**WHAT YOU ARE ASKED TO DO:** After reading the data, copy it out in full and exactly.

++++++

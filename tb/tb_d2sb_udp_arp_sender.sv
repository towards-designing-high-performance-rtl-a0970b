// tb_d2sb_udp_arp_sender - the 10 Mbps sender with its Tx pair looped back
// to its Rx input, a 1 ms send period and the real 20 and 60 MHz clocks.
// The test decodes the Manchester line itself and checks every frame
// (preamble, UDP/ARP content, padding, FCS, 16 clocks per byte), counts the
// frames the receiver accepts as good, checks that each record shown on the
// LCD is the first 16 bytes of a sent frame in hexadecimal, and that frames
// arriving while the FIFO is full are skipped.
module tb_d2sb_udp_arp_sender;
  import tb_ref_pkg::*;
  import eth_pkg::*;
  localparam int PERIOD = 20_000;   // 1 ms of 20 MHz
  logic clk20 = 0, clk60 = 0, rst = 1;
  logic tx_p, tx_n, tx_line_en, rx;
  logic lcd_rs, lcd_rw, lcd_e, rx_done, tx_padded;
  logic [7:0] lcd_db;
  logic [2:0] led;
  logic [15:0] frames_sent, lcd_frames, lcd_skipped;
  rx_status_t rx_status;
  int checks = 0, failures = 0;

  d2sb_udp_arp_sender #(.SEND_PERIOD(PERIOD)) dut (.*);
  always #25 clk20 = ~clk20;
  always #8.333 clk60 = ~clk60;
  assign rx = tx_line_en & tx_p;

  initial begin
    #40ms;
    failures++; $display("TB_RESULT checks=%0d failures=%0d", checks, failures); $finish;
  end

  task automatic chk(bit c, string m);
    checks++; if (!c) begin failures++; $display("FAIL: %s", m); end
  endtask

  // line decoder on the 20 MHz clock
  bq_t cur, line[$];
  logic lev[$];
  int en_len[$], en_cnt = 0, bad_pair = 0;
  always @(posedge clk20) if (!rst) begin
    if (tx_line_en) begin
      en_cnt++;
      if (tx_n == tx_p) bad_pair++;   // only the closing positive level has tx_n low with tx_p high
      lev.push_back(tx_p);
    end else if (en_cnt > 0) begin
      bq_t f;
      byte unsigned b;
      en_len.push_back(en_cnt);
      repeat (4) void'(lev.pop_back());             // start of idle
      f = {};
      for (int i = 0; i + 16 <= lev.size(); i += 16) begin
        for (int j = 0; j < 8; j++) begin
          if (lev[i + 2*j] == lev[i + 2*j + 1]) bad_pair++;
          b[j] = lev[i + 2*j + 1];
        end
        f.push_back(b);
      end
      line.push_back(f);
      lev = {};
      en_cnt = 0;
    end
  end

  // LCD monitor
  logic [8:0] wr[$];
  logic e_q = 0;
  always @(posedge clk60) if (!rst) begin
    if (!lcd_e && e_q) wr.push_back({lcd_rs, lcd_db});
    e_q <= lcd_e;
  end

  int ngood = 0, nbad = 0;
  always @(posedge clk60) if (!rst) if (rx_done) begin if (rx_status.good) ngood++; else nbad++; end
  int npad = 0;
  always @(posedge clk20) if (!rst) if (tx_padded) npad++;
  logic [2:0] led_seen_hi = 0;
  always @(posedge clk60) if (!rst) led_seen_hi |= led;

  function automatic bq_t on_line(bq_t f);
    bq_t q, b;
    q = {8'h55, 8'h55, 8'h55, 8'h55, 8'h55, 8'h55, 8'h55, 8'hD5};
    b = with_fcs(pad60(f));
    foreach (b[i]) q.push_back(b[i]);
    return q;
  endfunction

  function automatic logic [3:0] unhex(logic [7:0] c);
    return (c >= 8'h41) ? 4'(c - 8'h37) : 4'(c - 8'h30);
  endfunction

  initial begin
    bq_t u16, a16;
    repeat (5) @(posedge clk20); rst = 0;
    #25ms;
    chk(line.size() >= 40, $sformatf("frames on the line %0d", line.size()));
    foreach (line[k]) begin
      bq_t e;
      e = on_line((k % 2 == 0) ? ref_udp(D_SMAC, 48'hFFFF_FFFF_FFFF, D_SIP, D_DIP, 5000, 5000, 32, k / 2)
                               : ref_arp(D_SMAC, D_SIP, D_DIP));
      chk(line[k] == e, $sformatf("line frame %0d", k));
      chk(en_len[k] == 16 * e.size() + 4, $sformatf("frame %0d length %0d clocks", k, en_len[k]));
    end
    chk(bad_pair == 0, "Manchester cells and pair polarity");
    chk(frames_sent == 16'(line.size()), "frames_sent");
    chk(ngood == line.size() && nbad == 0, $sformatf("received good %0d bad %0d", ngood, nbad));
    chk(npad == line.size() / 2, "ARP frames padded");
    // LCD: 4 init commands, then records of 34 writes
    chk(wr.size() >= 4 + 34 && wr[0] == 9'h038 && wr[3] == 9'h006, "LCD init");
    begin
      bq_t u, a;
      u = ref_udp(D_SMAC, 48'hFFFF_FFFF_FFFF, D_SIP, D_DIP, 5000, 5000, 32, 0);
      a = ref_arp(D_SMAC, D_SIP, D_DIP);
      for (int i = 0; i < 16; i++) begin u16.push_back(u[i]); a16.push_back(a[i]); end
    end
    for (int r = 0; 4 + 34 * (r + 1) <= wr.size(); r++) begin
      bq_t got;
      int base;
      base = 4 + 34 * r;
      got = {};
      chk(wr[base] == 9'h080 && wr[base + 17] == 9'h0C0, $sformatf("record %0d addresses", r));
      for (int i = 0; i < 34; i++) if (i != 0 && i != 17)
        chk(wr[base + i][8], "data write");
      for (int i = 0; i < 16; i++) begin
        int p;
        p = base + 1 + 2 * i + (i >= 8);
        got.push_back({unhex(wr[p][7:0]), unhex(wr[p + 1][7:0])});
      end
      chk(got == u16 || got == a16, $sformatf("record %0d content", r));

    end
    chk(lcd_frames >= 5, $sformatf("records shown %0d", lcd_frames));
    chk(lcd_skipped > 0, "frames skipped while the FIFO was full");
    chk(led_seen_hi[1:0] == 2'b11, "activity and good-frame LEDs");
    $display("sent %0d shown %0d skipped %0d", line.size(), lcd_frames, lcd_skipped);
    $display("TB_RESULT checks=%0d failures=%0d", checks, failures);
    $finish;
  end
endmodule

++++++

**ANSWER SECTION:**
filename tb/tb_d2sb_udp_arp_sender.sv
repository towards-designing-high-performance-rtl-a0970b
// tb_d2sb_udp_arp_sender - the 10 Mbps sender with its Tx pair looped back
// to its Rx input, a 1 ms send period and the real 20 and 60 MHz clocks.
// The test decodes the Manchester line itself and checks every frame
// (preamble, UDP/ARP content, padding, FCS, 16 clocks per byte), counts the
// frames the receiver accepts as good, checks that each record shown on the
// LCD is the first 16 bytes of a sent frame in hexadecimal, and that frames
// arriving while the FIFO is full are skipped.
module tb_d2sb_udp_arp_sender;
  import tb_ref_pkg::*;
  import eth_pkg::*;
  localparam int PERIOD = 20_000;   // 1 ms of 20 MHz
  logic clk20 = 0, clk60 = 0, rst = 1;
  logic tx_p, tx_n, tx_line_en, rx;
  logic lcd_rs, lcd_rw, lcd_e, rx_done, tx_padded;
  logic [7:0] lcd_db;
  logic [2:0] led;
  logic [15:0] frames_sent, lcd_frames, lcd_skipped;
  rx_status_t rx_status;
  int checks = 0, failures = 0;

  d2sb_udp_arp_sender #(.SEND_PERIOD(PERIOD)) dut (.*);
  always #25 clk20 = ~clk20;
  always #8.333 clk60 = ~clk60;
  assign rx = tx_line_en & tx_p;

  initial begin
    #40ms;
    failures++; $display("TB_RESULT checks=%0d failures=%0d", checks, failures); $finish;
  end

  task automatic chk(bit c, string m);
    checks++; if (!c) begin failures++; $display("FAIL: %s", m); end
  endtask

  // line decoder on the 20 MHz clock
  bq_t cur, line[$];
  logic lev[$];
  int en_len[$], en_cnt = 0, bad_pair = 0;
  always @(posedge clk20) if (!rst) begin
    if (tx_line_en) begin
      en_cnt++;
      if (tx_n == tx_p) bad_pair++;   // only the closing positive level has tx_n low with tx_p high
      lev.push_back(tx_p);
    end else if (en_cnt > 0) begin
      bq_t f;
      byte unsigned b;
      en_len.push_back(en_cnt);
      repeat (4) void'(lev.pop_back());             // start of idle
      f = {};
      for (int i = 0; i + 16 <= lev.size(); i += 16) begin
        for (int j = 0; j < 8; j++) begin
          if (lev[i + 2*j] == lev[i + 2*j + 1]) bad_pair++;
          b[j] = lev[i + 2*j + 1];
        end
        f.push_back(b);
      end
      line.push_back(f);
      lev = {};
      en_cnt = 0;
    end
  end

  // LCD monitor
  logic [8:0] wr[$];
  logic e_q = 0;
  always @(posedge clk60) if (!rst) begin
    if (!lcd_e && e_q) wr.push_back({lcd_rs, lcd_db});
    e_q <= lcd_e;
  end

  int ngood = 0, nbad = 0;
  always @(posedge clk60) if (!rst) if (rx_done) begin if (rx_status.good) ngood++; else nbad++; end
  int npad = 0;
  always @(posedge clk20) if (!rst) if (tx_padded) npad++;
  logic [2:0] led_seen_hi = 0;
  always @(posedge clk60) if (!rst) led_seen_hi |= led;

  function automatic bq_t on_line(bq_t f);
    bq_t q, b;
    q = {8'h55, 8'h55, 8'h55, 8'h55, 8'h55, 8'h55, 8'h55, 8'hD5};
    b = with_fcs(pad60(f));
    foreach (b[i]) q.push_back(b[i]);
    return q;
  endfunction

  function automatic logic [3:0] unhex(logic [7:0] c);
    return (c >= 8'h41) ? 4'(c - 8'h37) : 4'(c - 8'h30);
  endfunction

  initial begin
    bq_t u16, a16;
    repeat (5) @(posedge clk20); rst = 0;
    #25ms;
    chk(line.size() >= 40, $sformatf("frames on the line %0d", line.size()));
    foreach (line[k]) begin
      bq_t e;
      e = on_line((k % 2 == 0) ? ref_udp(D_SMAC, 48'hFFFF_FFFF_FFFF, D_SIP, D_DIP, 5000, 5000, 32, k / 2)
                               : ref_arp(D_SMAC, D_SIP, D_DIP));
      chk(line[k] == e, $sformatf("line frame %0d", k));
      chk(en_len[k] == 16 * e.size() + 4, $sformatf("frame %0d length %0d clocks", k, en_len[k]));
    end
    chk(bad_pair == 0, "Manchester cells and pair polarity");
    chk(frames_sent == 16'(line.size()), "frames_sent");
    chk(ngood == line.size() && nbad == 0, $sformatf("received good %0d bad %0d", ngood, nbad));
    chk(npad == line.size() / 2, "ARP frames padded");
    // LCD: 4 init commands, then records of 34 writes
    chk(wr.size() >= 4 + 34 && wr[0] == 9'h038 && wr[3] == 9'h006, "LCD init");
    begin
      bq_t u, a;
      u = ref_udp(D_SMAC, 48'hFFFF_FFFF_FFFF, D_SIP, D_DIP, 5000, 5000, 32, 0);
      a = ref_arp(D_SMAC, D_SIP, D_DIP);
      for (int i = 0; i < 16; i++) begin u16.push_back(u[i]); a16.push_back(a[i]); end
    end
    for (int r = 0; 4 + 34 * (r + 1) <= wr.size(); r++) begin
      bq_t got;
      int base;
      base = 4 + 34 * r;
      got = {};
      chk(wr[base] == 9'h080 && wr[base + 17] == 9'h0C0, $sformatf("record %0d addresses", r));
      for (int i = 0; i < 34; i++) if (i != 0 && i != 17)
        chk(wr[base + i][8], "data write");
      for (int i = 0; i < 16; i++) begin
        int p;
        p = base + 1 + 2 * i + (i >= 8);
        got.push_back({unhex(wr[p][7:0]), unhex(wr[p + 1][7:0])});
      end
      chk(got == u16 || got == a16, $sformatf("record %0d content", r));

    end
    chk(lcd_frames >= 5, $sformatf("records shown %0d", lcd_frames));
    chk(lcd_skipped > 0, "frames skipped while the FIFO was full");
    chk(led_seen_hi[1:0] == 2'b11, "activity and good-frame LEDs");
    $display("sent %0d shown %0d skipped %0d", line.size(), lcd_frames, lcd_skipped);
    $display("TB_RESULT checks=%0d failures=%0d", checks, failures);
    $finish;
  end
endmodule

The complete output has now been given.